==== The input

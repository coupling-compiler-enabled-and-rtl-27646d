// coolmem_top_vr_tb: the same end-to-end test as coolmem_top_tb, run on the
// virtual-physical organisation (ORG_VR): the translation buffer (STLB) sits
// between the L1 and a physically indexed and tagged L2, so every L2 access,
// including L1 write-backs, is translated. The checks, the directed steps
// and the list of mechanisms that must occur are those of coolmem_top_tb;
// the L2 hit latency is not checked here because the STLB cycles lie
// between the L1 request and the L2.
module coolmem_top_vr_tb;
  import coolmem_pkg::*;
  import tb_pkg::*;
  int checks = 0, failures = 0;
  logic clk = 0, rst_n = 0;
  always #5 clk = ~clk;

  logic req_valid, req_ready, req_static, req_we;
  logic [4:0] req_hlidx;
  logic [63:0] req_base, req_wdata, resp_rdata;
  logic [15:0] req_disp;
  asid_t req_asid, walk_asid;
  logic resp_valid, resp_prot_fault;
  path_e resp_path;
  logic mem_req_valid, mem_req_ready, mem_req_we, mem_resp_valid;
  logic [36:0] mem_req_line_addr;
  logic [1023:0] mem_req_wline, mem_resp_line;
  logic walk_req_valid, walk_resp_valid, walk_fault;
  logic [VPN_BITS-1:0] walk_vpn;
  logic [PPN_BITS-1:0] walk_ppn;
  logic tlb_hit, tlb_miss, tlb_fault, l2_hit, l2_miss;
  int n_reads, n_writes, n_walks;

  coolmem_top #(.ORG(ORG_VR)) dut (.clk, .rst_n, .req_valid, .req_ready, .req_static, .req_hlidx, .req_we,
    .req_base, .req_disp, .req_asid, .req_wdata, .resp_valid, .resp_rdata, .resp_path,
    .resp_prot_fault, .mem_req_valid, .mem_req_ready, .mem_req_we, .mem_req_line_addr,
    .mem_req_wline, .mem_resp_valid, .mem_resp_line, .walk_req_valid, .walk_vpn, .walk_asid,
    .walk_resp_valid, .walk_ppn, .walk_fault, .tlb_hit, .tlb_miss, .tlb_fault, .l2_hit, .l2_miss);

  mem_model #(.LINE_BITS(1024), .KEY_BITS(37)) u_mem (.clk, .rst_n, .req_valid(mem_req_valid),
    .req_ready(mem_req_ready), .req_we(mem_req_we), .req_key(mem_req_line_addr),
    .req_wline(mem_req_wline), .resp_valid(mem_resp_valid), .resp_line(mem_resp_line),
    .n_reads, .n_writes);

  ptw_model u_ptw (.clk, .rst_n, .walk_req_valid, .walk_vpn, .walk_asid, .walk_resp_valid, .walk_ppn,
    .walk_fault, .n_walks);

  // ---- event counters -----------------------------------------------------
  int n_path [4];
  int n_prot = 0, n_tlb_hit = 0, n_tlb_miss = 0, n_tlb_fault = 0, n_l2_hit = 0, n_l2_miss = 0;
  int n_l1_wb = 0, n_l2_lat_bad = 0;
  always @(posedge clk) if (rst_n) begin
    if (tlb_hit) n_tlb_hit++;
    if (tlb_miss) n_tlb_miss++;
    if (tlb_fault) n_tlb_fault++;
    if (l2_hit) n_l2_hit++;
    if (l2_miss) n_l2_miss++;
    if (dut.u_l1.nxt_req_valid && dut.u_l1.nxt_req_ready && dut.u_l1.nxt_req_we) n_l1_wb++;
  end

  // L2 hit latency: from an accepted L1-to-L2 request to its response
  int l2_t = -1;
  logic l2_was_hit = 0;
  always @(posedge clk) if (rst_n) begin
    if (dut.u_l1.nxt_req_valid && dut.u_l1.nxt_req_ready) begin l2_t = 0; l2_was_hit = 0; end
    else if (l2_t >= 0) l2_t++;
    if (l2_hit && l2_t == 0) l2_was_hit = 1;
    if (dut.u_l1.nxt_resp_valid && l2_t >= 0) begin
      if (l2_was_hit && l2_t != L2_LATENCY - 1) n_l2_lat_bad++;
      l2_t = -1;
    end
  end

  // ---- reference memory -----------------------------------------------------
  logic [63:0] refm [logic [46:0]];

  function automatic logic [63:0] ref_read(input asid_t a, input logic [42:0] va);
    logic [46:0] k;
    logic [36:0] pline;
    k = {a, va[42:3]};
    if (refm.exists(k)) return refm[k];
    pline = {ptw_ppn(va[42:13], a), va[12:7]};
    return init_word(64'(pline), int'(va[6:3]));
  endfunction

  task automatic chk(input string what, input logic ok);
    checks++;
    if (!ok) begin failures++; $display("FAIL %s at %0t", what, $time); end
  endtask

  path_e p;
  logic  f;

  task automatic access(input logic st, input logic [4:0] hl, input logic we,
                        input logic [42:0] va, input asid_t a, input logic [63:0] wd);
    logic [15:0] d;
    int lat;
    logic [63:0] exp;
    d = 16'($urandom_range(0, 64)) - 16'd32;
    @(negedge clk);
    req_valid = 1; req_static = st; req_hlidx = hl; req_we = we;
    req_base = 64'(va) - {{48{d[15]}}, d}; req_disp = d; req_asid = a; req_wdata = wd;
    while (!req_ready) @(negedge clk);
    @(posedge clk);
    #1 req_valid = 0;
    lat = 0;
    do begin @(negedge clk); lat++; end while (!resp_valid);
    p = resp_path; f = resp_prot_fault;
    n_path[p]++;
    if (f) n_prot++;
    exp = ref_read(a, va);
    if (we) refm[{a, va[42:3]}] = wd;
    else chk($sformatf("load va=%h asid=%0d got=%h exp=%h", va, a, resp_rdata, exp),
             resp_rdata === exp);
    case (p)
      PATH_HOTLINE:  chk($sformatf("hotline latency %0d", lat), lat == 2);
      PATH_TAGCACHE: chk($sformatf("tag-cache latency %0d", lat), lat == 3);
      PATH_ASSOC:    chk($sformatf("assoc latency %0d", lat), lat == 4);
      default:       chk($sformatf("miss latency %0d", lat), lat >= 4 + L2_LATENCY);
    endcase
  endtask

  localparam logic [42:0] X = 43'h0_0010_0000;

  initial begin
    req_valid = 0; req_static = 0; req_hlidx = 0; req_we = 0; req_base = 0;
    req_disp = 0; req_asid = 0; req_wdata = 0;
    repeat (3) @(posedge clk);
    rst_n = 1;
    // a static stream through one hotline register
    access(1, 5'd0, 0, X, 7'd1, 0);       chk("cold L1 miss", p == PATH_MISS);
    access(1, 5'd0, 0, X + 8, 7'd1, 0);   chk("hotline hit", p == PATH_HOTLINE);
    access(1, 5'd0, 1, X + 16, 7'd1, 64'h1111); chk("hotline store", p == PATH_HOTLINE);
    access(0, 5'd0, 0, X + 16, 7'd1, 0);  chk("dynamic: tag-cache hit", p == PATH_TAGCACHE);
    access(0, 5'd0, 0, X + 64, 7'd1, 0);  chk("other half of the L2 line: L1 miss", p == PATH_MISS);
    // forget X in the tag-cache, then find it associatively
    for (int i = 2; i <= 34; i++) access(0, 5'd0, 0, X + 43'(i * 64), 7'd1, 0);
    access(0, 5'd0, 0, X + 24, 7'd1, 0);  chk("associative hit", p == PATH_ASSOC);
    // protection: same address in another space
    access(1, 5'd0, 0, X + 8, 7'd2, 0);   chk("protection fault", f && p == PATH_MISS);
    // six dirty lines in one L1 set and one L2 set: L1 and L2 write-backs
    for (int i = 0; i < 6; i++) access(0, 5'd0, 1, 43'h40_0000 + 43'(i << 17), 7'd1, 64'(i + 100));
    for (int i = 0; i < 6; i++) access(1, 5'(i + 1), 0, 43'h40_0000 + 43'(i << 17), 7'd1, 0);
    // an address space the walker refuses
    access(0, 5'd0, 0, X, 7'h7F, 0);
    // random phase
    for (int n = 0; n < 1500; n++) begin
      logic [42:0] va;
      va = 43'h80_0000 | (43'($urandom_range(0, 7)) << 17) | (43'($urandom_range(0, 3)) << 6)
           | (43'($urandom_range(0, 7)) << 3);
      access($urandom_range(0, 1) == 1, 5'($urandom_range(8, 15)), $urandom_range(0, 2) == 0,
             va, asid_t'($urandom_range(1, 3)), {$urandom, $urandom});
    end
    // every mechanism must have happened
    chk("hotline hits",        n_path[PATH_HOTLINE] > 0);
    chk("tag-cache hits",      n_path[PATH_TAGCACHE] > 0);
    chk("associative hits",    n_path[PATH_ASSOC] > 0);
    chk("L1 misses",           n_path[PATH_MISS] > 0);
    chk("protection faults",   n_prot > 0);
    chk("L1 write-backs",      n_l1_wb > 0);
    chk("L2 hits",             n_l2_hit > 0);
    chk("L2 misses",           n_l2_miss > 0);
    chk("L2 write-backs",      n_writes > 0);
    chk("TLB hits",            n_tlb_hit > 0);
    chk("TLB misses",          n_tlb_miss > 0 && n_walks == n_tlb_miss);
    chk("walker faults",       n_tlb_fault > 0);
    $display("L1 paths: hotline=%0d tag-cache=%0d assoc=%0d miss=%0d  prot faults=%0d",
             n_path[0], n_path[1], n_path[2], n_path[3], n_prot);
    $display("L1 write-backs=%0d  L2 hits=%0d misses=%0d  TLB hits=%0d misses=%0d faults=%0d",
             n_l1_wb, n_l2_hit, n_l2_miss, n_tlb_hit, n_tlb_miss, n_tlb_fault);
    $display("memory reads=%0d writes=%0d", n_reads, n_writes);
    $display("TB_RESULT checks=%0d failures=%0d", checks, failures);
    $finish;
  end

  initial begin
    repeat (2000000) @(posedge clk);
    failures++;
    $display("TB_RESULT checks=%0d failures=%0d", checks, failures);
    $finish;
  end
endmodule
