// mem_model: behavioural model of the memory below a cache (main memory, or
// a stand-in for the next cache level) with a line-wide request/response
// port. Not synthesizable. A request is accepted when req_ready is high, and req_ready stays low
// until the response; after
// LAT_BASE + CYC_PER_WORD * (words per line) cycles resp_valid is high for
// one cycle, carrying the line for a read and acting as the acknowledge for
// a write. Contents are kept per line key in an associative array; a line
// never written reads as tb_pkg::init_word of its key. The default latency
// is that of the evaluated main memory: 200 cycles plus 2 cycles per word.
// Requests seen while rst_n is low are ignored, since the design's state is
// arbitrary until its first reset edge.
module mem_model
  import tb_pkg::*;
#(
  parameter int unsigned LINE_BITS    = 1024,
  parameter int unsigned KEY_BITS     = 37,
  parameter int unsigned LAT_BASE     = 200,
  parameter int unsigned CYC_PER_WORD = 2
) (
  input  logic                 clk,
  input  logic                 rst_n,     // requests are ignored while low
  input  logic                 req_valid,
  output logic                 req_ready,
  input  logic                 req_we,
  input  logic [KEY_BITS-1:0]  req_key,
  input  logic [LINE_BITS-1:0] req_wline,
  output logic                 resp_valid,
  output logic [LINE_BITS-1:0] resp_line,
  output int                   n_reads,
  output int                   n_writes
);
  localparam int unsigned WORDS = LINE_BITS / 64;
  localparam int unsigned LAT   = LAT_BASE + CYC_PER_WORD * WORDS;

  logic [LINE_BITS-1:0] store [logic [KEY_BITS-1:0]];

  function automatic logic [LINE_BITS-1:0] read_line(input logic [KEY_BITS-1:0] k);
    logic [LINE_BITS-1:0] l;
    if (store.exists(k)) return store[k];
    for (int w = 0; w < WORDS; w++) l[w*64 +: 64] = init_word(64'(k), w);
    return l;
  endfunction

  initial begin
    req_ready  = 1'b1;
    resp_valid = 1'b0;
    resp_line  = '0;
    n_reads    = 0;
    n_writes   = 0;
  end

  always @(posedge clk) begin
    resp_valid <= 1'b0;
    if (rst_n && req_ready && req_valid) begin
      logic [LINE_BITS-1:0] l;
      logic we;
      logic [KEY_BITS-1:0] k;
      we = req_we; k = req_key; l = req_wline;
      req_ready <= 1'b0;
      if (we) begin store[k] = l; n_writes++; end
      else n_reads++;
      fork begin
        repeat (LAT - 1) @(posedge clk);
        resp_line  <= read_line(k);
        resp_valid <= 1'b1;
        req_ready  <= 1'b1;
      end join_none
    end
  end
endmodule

========
==== The input

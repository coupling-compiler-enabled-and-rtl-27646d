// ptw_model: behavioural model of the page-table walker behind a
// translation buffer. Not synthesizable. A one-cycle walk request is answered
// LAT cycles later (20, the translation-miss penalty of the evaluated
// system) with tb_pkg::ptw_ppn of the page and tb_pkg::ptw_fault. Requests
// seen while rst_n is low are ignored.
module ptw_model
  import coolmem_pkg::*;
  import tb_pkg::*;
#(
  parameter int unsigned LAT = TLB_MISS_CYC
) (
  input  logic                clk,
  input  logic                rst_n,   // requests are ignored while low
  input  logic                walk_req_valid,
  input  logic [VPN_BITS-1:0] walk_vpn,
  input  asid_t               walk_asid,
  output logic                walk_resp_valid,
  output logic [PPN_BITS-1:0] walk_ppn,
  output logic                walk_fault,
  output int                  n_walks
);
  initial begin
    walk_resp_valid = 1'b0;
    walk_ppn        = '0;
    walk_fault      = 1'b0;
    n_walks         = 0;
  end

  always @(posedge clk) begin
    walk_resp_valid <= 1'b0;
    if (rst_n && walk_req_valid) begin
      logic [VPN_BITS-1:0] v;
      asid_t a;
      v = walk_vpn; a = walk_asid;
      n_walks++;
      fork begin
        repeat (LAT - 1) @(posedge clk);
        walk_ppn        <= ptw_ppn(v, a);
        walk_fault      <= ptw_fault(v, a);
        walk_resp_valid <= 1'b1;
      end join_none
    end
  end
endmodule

========
==== The input

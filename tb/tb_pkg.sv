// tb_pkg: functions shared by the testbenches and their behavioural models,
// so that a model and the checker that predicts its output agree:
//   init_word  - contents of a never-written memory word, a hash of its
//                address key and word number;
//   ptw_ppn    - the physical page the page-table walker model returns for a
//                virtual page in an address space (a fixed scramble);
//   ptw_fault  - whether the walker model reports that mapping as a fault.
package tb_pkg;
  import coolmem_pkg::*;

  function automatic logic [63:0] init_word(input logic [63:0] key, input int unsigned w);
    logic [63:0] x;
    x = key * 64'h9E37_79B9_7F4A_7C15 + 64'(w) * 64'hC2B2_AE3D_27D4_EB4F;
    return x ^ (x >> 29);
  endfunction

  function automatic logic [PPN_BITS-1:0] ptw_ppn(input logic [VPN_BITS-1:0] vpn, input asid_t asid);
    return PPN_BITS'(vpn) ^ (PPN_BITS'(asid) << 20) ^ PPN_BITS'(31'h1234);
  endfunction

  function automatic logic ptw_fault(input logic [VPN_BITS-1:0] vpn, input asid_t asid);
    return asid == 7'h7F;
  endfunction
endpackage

========

Every line that contains "evaluated" should be copied out of the data.

**Exercise output:**
// is that of the evaluated main memory: 200 cycles plus 2 cycles per word.
// LAT cycles later (20, the translation-miss penalty of the evaluated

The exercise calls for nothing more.